Forum: County’s wetland mitigation project hides other losses

The Little Bear Creek project is a fig leaf that allows wetland destruction elsewhere in the county.

By William Lider / Herald Forum

Snohomish County’s award for the Little Bear Creek advanced mitigation site reported in The Herald article only tells part of the story (“County wins award for Little Bear Creek wetland restoration,” The Herald, July 30). The county seeks to hide the true, insidious nature of this project.

So how could anyone be opposed to creating new wetlands? When these wetlands are created as faux mitigation for development projects that will harm streams and wetlands miles away from the Little Bear Creek site with zero, nada, zilch mitigation benefit.

Don’t get me wrong; I am not opposed to development, being a professional civil engineer for 40-plus years, I have worked my entire career in construction. What I am opposed to is irresponsible development.

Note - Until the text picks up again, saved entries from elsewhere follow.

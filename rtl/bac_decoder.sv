// bac_decoder: binary arithmetic decoder (the coder in decoding mode).
//
// Mirrors bac_encoder. D holds the received code value minus the low end
// of the current interval, W bits wide; A the interval width. For each
// bit, with p = p(0|s)/256 from the modeler (same state and tables as the
// encoder had):
//   a0 = floor(A * p / 256)
//   D < a0:  bit 0, A <= a0
//   else:    bit 1, D <= D - a0, A <= A - a0
// then A and D are shifted left until A >= 2^(W-1), each shift taking the
// next data bit (plus a carry flagged by a "01" stuffed pair) from the
// destuffer. At start the first W data bits are loaded into D.
// Before each bit the destuffer is asked whether the termination mark
// comes next; if so, the count sent after the mark says how many more bits
// are decoded (they need no new data), then decoding stops and the rest of
// the stream is drained.
//
// Output: each decoded bit is held one step so that the final one can
// carry out_last. Timing: a bit is decoded in the cycle the modeler's
// p_valid and the destuffer's full window meet; normalisation takes one
// cycle per shift. Synchronous active-low reset; start restarts.
//
// Follows the source design: decoding mode of the coder, the handling of
// the stuffed pair and of the mark. Own choices: as for bac_encoder, and
// the one-bit output delay.
module bac_decoder
  import aft_pkg::*;
#(
  parameter int unsigned W = 16,
  parameter int unsigned K = 16
) (
  input  logic  clk,
  input  logic  rst_n,
  input  logic  start,
  // compressed stream
  input  logic  in_valid,
  input  logic  in_bit,
  input  logic  in_last,
  output logic  in_ready,
  // modeler
  input  logic  p_valid,
  input  prob_t p0,
  output logic  upd,
  output logic  upd_bit,
  // decoded bits
  input  logic  out_ready,
  output logic  out_valid,
  output logic  out_bit,
  output logic  out_last,
  output logic  done,
  // events
  output logic  carry_evt,
  output logic  end_evt
);
  typedef enum logic [2:0] {D_LOAD, D_CHECK, D_NORM, D_TAIL, D_FLUSHOUT, D_DRAIN, D_DONE} dstate_e;
  localparam int unsigned CNT_W = P_W + 1;

  dstate_e      st;
  logic [W-1:0] a, d, a0;
  logic [$clog2(W+1)-1:0] cnt;
  logic         hold_v, hold_b;
  logic [CNT_W-1:0] tail;
  logic [CNT_W-1:0] ds_count;

  logic ds_avail, ds_bit, ds_carry, ds_end, ds_get, ds_drain, ds_drained;
  logic dec_fire, bit_dec;

  prob_multiplier #(.W(W)) u_mul (.a(a), .p(p0), .a0(a0));

  destuffer #(.K(K), .CNT_W(CNT_W)) u_ds (
    .clk, .rst_n, .clear(start),
    .in_valid, .in_bit, .in_last, .in_ready,
    .avail(ds_avail), .data_bit(ds_bit), .data_carry(ds_carry), .end_mark(ds_end), .end_count(ds_count),
    .get(ds_get), .drain(ds_drain), .drained(ds_drained)
  );

  assign bit_dec  = (d >= a0);
  // A decoded bit leaves through the one-bit hold register; decoding waits
  // while the hold register is full and the sink does not take it.
  assign dec_fire = p_valid && (!hold_v || out_ready) &&
                    (((st == D_CHECK) && ds_avail && !ds_end) || ((st == D_TAIL) && tail != 0));
  assign upd      = dec_fire;
  assign upd_bit  = bit_dec;
  assign ds_get   = ds_avail && ((st == D_LOAD) || (st == D_NORM));
  assign ds_drain = (st == D_DRAIN);
  assign carry_evt = ds_get && ds_carry;
  assign end_evt  = (st == D_CHECK) && ds_avail && ds_end;

  assign out_valid = hold_v && (dec_fire || st == D_FLUSHOUT);
  assign out_bit   = hold_b;
  assign out_last  = (st == D_FLUSHOUT);
  assign done      = (st == D_DONE);

  always_ff @(posedge clk) begin
    if (!rst_n || start) begin
      st     <= D_LOAD;
      a      <= {W{1'b1}};
      d      <= '0;
      cnt    <= ($clog2(W+1))'(W);
      hold_v <= 1'b0;
      hold_b <= 1'b0;
      tail   <= '0;
    end else begin
      case (st)
        D_LOAD: if (ds_get) begin
          d   <= {d[W-2:0], ds_bit} + W'(ds_carry);
          cnt <= cnt - 1'b1;
          if (cnt == 1) st <= D_CHECK;
        end
        D_CHECK: begin
          if (ds_avail && ds_end) begin
            tail <= ds_count;
            st   <= D_TAIL;
          end else if (dec_fire) begin
            logic [W-1:0] an;
            an = bit_dec ? (a - a0) : a0;
            a <= an;
            if (bit_dec) d <= d - a0;
            hold_v <= 1'b1;
            hold_b <= bit_dec;
            if (!an[W-1]) st <= D_NORM;
          end
        end
        D_NORM: if (ds_get) begin
          a <= a << 1;
          d <= {d[W-2:0], ds_bit} + W'(ds_carry);
          if (a[W-2]) st <= D_CHECK;
        end
        D_TAIL: begin
          if (tail == 0) st <= hold_v ? D_FLUSHOUT : D_DRAIN;
          else if (dec_fire) begin
            logic [W-1:0] an;
            an = bit_dec ? (a - a0) : a0;
            a <= an;
            if (bit_dec) d <= d - a0;
            hold_v <= 1'b1;
            hold_b <= bit_dec;
            tail   <= tail - 1'b1;
          end
        end
        D_FLUSHOUT: if (out_ready) begin hold_v <= 1'b0; st <= D_DRAIN; end
        D_DRAIN: if (ds_drained) st <= D_DONE;
        default: ;
      endcase
    end
  end

  a_d_in_range: assert property (@(posedge clk) disable iff (!rst_n)
    (st == D_CHECK) |-> (d < a));
  // Bits after the last data bit never need a normalisation shift.
  a_tail_no_shift: assert property (@(posedge clk) disable iff (!rst_n)
    (st == D_TAIL && tail != 0) |-> a[W-1]);
endmodule
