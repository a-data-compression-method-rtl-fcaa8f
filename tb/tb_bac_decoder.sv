// tb_bac_decoder: the stream comes from bac_encoder (checked on its own
// against a software coder in tb_bac_encoder), coded with p0 from a random
// table played by the testbench as modeler. The whole stream is stored,
// then fed to the decoder with input gaps and output back-pressure while
// the testbench models again from the same table. Checked: each decoded
// bit (also as upd_bit), out_last on the last one only, done, the end
// mark event and that carries were taken in. Three messages of different
// lengths and statistics are decoded one after the other with start.
`timescale 1ns/1ps
module tb_bac_decoder;
  import aft_pkg::*;
  localparam int unsigned W = 16, K = 4;
  localparam int NMAX = 4000;
  logic clk = 0, rst_n = 0, start = 0;
  int checks = 0, failures = 0, n_carry = 0, n_end = 0;
  always #5 clk = ~clk;

  int unsigned ptab [NMAX];
  bit          xtab [NMAX];
  int nbits;

  // encoder side (stimulus)
  logic e_in_valid = 0, e_in_bit = 0, e_in_last = 0, e_in_ready, e_upd, e_upd_bit;
  logic e_out_valid, e_out_bit, e_out_last, e_done, e_c, e_s, e_r;
  int e_idx = 0;
  prob_t e_p0;
  assign e_p0 = prob_t'(ptab[e_idx < NMAX ? e_idx : NMAX-1]);
  bac_encoder #(.W(W), .K(K)) u_enc (
    .clk, .rst_n, .start, .in_valid(e_in_valid), .in_bit(e_in_bit), .in_last(e_in_last),
    .in_ready(e_in_ready), .p_valid(1'b1), .p0(e_p0), .upd(e_upd), .upd_bit(e_upd_bit),
    .out_ready(1'b1), .out_valid(e_out_valid), .out_bit(e_out_bit), .out_last(e_out_last),
    .done(e_done), .carry_evt(e_c), .stuff_evt(e_s), .relabel_evt(e_r));
  bit s_bit[$];
  bit s_last[$];
  always @(posedge clk) begin
    if (e_upd) e_idx <= e_idx + 1;
    if (e_out_valid) begin s_bit.push_back(e_out_bit); s_last.push_back(e_out_last); end
  end

  // decoder under test
  logic in_valid = 0, in_bit = 0, in_last = 0, in_ready, upd, upd_bit;
  logic out_ready = 0, out_valid, out_bit, out_last, done, carry_evt, end_evt;
  int d_idx = 0;
  prob_t p0;
  assign p0 = prob_t'(ptab[d_idx < NMAX ? d_idx : NMAX-1]);
  bac_decoder #(.W(W), .K(K)) dut (
    .clk, .rst_n, .start, .in_valid, .in_bit, .in_last, .in_ready,
    .p_valid(1'b1), .p0, .upd, .upd_bit, .out_ready, .out_valid, .out_bit,
    .out_last, .done, .carry_evt, .end_evt);
  int got = 0;
  always @(posedge clk) begin
    if (upd) begin
      checks++;
      if (d_idx >= nbits || upd_bit != xtab[d_idx]) begin failures++; $display("FAIL upd_bit at %0d", d_idx); end
      d_idx <= d_idx + 1;
    end
    if (out_valid && out_ready) begin
      checks++;
      if (got >= nbits || out_bit != xtab[got] || out_last != (got == nbits - 1)) begin
        failures++; $display("FAIL output bit %0d (%0d, last %0d)", got, out_bit, out_last);
      end
      got <= got + 1;
    end
    if (carry_evt) n_carry++;
    if (end_evt) n_end++;
  end
  always @(negedge clk) out_ready <= ($urandom_range(0, 3) != 0);

  task automatic run_msg(int n, int lo, int hi);
    int ends0;
    nbits = n;
    for (int i = 0; i < n; i++) begin
      ptab[i] = $urandom_range(lo, hi);
      xtab[i] = ($urandom_range(0, 255) >= ptab[i]);
    end
    s_bit = {}; s_last = {};
    @(negedge clk); start = 1; e_idx = 0; d_idx = 0; got = 0; @(negedge clk); start = 0;
    for (int i = 0; i < n; i++) begin
      @(negedge clk);
      e_in_valid = 1; e_in_bit = xtab[i]; e_in_last = (i == n - 1);
      @(posedge clk);
      while (!e_in_ready) @(posedge clk);
    end
    @(negedge clk); e_in_valid = 0; e_in_last = 0;
    while (!e_done) @(negedge clk);
    ends0 = n_end;
    for (int i = 0; i < s_bit.size(); i++) begin
      @(negedge clk);
      while ($urandom_range(0, 3) == 0) begin in_valid = 0; @(negedge clk); end
      in_valid = 1; in_bit = s_bit[i]; in_last = s_last[i];
      @(posedge clk);
      while (!in_ready) @(posedge clk);
    end
    @(negedge clk); in_valid = 0; in_last = 0;
    while (!done) @(negedge clk);
    repeat (3) @(negedge clk);
    checks++;
    if (got != n) begin failures++; $display("FAIL %0d of %0d bits decoded", got, n); end
    checks++;
    if (n_end != ends0 + 1) begin failures++; $display("FAIL end mark seen %0d times", n_end - ends0); end
    $display("message of %0d bits: %0d coded bits", n, s_bit.size());
  endtask

  initial begin
    repeat (2) @(posedge clk);
    rst_n = 1;
    run_msg(4000, 1, 255);
    run_msg(3000, 230, 255);
    run_msg(50, 250, 255);
    checks++; if (n_carry == 0) begin failures++; $display("FAIL no carry taken in"); end
    $display("TB_RESULT checks=%0d failures=%0d", checks, failures);
    $finish;
  end
  initial begin
    repeat (600000) @(posedge clk);
    failures++;
    $display("TB_RESULT checks=%0d failures=%0d", checks, failures);
    $finish;
  end
endmodule
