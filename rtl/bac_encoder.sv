// bac_encoder: binary arithmetic encoder (the coder in encoding mode).
//
// Keeps the interval as a W-bit width A, normalised to A >= 2^(W-1), and a
// W-bit low end C. For each input bit x with probability p = p(0|s)/256
// from the modeler:
//   a0 = floor(A * p / 256)                   (prob_multiplier)
//   x = 0:  A <= a0
//   x = 1:  C <= C + a0,  A <= A - a0         (carry out of C goes to R)
// then A and C are shifted left until A >= 2^(W-1), each bit leaving C
// entering the output buffer R (stuff_buffer). Symbol 0 takes the lower
// sub-interval, as in C_{n+1} = C_n + A_n * sum p(i|s) over i < x.
//
// After the bit flagged in_last, all W bits of C are shifted out (C itself
// identifies the final interval), then the termination mark is sent: a
// data 0, K data ones and a 1 in the first stuffed position (inside the
// data a 1 never follows K data ones, and the leading 0 keeps final data
// ones from merging with the mark). Then come CNT_W (9) bits, MSB first:
// the number of final input bits whose coding needed no normalisation
// shift. Those bits add no data to the stream, so without the count the
// decoder could not tell how many of them follow its last data bit (A
// shrinks by at least A/256 per bit, so there are at most 256 of them).
// 2K+2 padding bits follow so that R is emptied and the decoder's
// look-ahead can fill; out_last flags the final padding bit.
//
// Timing: a bit is coded in the cycle in_valid, in_ready and p_valid meet
// (in_ready is high only then; upd tells the modeler the same cycle).
// Each normalisation shift takes one further cycle; a stuffing event adds
// two. With the modeler's two-cycle loop a bit takes 2 cycles when no
// shift is needed. Synchronous active-low reset; start restarts.
//
// Follows the source design: multiplication-based interval update with
// p(0|s), output through R with carries and bit stuffing, K+1 ones as the
// termination mark. Own choices: the symbol count after the mark, W = 16, which sub-interval belongs to 0,
// normalisation one bit per cycle, the flush of C and the padding.
module bac_encoder
  import aft_pkg::*;
#(
  parameter int unsigned W = 16,
  parameter int unsigned K = 16
) (
  input  logic  clk,
  input  logic  rst_n,
  input  logic  start,        // synchronous restart
  // input bits
  input  logic  in_valid,
  input  logic  in_bit,
  input  logic  in_last,
  output logic  in_ready,
  // modeler
  input  logic  p_valid,
  input  prob_t p0,
  output logic  upd,
  output logic  upd_bit,
  // compressed stream
  input  logic  out_ready,
  output logic  out_valid,
  output logic  out_bit,
  output logic  out_last,
  output logic  done,
  // events
  output logic  carry_evt,
  output logic  stuff_evt,
  output logic  relabel_evt
);
  typedef enum logic [2:0] {E_CODE, E_NORM, E_FLUSH, E_PAD, E_MARK, E_CNT, E_FILL, E_DONE} estate_e;
  typedef enum logic [2:0] {OP_SHIFT = 3'd0, OP_CARRY = 3'd1, OP_PAD = 3'd2,
                            OP_RAW = 3'd3, OP_FILL = 3'd4} sb_op_e;
  localparam int unsigned CW = $clog2(K+1);
  localparam int unsigned FILL_BITS = 2 * K + 2;
  localparam int unsigned CNT_W     = P_W + 1;

  estate_e      st;
  logic [W-1:0] a, c, a0;
  logic         last_q;
  logic [CNT_W-1:0] tail_cnt;   // final bits coded without a shift
  logic [$clog2(FILL_BITS+1)-1:0] cnt;

  logic         sb_valid, sb_ready, sb_bit;
  sb_op_e       sb_op;
  logic [CW-1:0] run_end;
  logic [W:0]   c_sum;

  prob_multiplier #(.W(W)) u_mul (.a(a), .p(p0), .a0(a0));

  stuff_buffer #(.K(K)) u_sb (
    .clk, .rst_n, .clear(start),
    .op_valid(sb_valid), .op(sb_op), .op_bit(sb_bit), .ready(sb_ready),
    .run_end, .out_ready, .out_valid, .out_bit,
    .stuff_evt, .relabel_evt
  );

  assign c_sum = {1'b0, c} + {1'b0, a0};

  always_comb begin
    in_ready = (st == E_CODE) && p_valid && sb_ready;
    upd      = in_valid && in_ready;
    upd_bit  = in_bit;
    sb_valid = 1'b0;
    sb_op    = OP_SHIFT;
    sb_bit   = c[W-1];
    case (st)
      E_CODE:  if (upd && in_bit && c_sum[W]) begin sb_valid = 1'b1; sb_op = OP_CARRY; end
      E_NORM:  sb_valid = 1'b1;
      E_FLUSH: sb_valid = 1'b1;
      E_PAD:   begin
        sb_valid = 1'b1;
        sb_op    = (cnt == ($clog2(FILL_BITS+1))'(K + 1)) ? OP_SHIFT : OP_PAD;
        sb_bit   = 1'b0;
      end
      E_MARK:  begin sb_valid = 1'b1; sb_op = OP_RAW; sb_bit = 1'b1; end
      E_CNT:   begin sb_valid = 1'b1; sb_op = OP_RAW; sb_bit = tail_cnt[CNT_W-1]; end
      E_FILL:  begin sb_valid = 1'b1; sb_op = OP_FILL; end
      default: ;
    endcase
  end

  assign carry_evt = (st == E_CODE) && upd && in_bit && c_sum[W];
  assign out_last  = (st == E_FILL) && sb_ready && (cnt == 1);
  assign done      = (st == E_DONE);

  always_ff @(posedge clk) begin
    if (!rst_n || start) begin
      st     <= E_CODE;
      a      <= {W{1'b1}};
      c      <= '0;
      last_q <= 1'b0;
      cnt    <= '0;
      tail_cnt <= '0;
    end else begin
      case (st)
        E_CODE: if (upd) begin
          logic [W-1:0] an;
          an = in_bit ? (a - a0) : a0;
          a <= an;
          if (in_bit) c <= c_sum[W-1:0];
          last_q <= in_last;
          tail_cnt <= an[W-1] ? tail_cnt + 1'b1 : '0;
          if (!an[W-1])    st <= E_NORM;
          else if (in_last) begin st <= E_FLUSH; cnt <= ($clog2(FILL_BITS+1))'(W); end
        end
        E_NORM: if (sb_ready) begin
          a <= a << 1;
          c <= c << 1;
          if (a[W-2]) begin
            if (last_q) begin st <= E_FLUSH; cnt <= ($clog2(FILL_BITS+1))'(W); end
            else        st <= E_CODE;
          end
        end
        E_FLUSH: if (sb_ready) begin
          c   <= c << 1;
          cnt <= cnt - 1'b1;
          if (cnt == 1) begin st <= E_PAD; cnt <= ($clog2(FILL_BITS+1))'(K + 1); end
        end
        E_PAD: if (sb_ready) begin
          cnt <= cnt - 1'b1;
          if (cnt == 1) st <= E_MARK;
        end
        E_MARK: if (sb_ready) begin st <= E_CNT; cnt <= ($clog2(FILL_BITS+1))'(CNT_W); end
        E_CNT: if (sb_ready) begin
          tail_cnt <= tail_cnt << 1;
          cnt      <= cnt - 1'b1;
          if (cnt == 1) begin st <= E_FILL; cnt <= ($clog2(FILL_BITS+1))'(FILL_BITS); end
        end
        E_FILL: if (sb_ready) begin
          cnt <= cnt - 1'b1;
          if (cnt == 1) st <= E_DONE;
        end
        default: ;
      endcase
    end
  end

  a_norm: assert property (@(posedge clk) disable iff (!rst_n)
    (st == E_CODE) |-> a[W-1]);
endmodule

The Little Bear Creek site is located at the mouth of Little Bear Creek, where it will not provide any flood attenuation, water quality enhancement, wildlife habitat or fisheries benefit upstream. Yet Snohomish County will use its banked mitigation credits for wetland destruction in streams miles away such as Swamp Creek, Big Bear Creek, North Creek or even as far away as the Paine Field airport, falsely claiming mitigation for lost wetlands when no mitigation is actually provided.

The entire wetland mitigation banking process is flawed and was only proposed as a cheap fig-leaf to allow wetland destruction throughout the watershed to promote irresponsible development. The state administrative code mandates that the mitigation bank credits demonstrate that the ecological and hydrological benefits of the bank extend beyond the bank site location.

So how does the county get away with mitigation banking scheme without actually demonstrating ecological and hydrological benefits? Because the county has a building department that will not enforce the law and a hearing examiner who favors development over environmental protection.

In an episode from “The Simpsons,” Montgomery Burns drives a dump truck up to Lake Springfield loaded with barrels of leaking, green-glowing, radioactive waste. The sign at the lake says, “No Dumping, $10,000 Fine.” Mr. Burns then dumps all the drums into the lake, reaches into his vest pocket, pulls out $10,000, and flings the bills into the lake. This is exactly what Snohomish County is doing with the Little Bear Creek mitigation site.

Please let County Executive Dave Somers (County.executive@co.snohomish.wa.us) know that this ecologically worthless mitigation banking scheme should be scrapped, and that any wetland mitigation must be in the same stream basin and in close proximity to the wetlands it is intended to restore.

William Lider is a professional engineer at Lider Engineering. He lives in Lynnwood.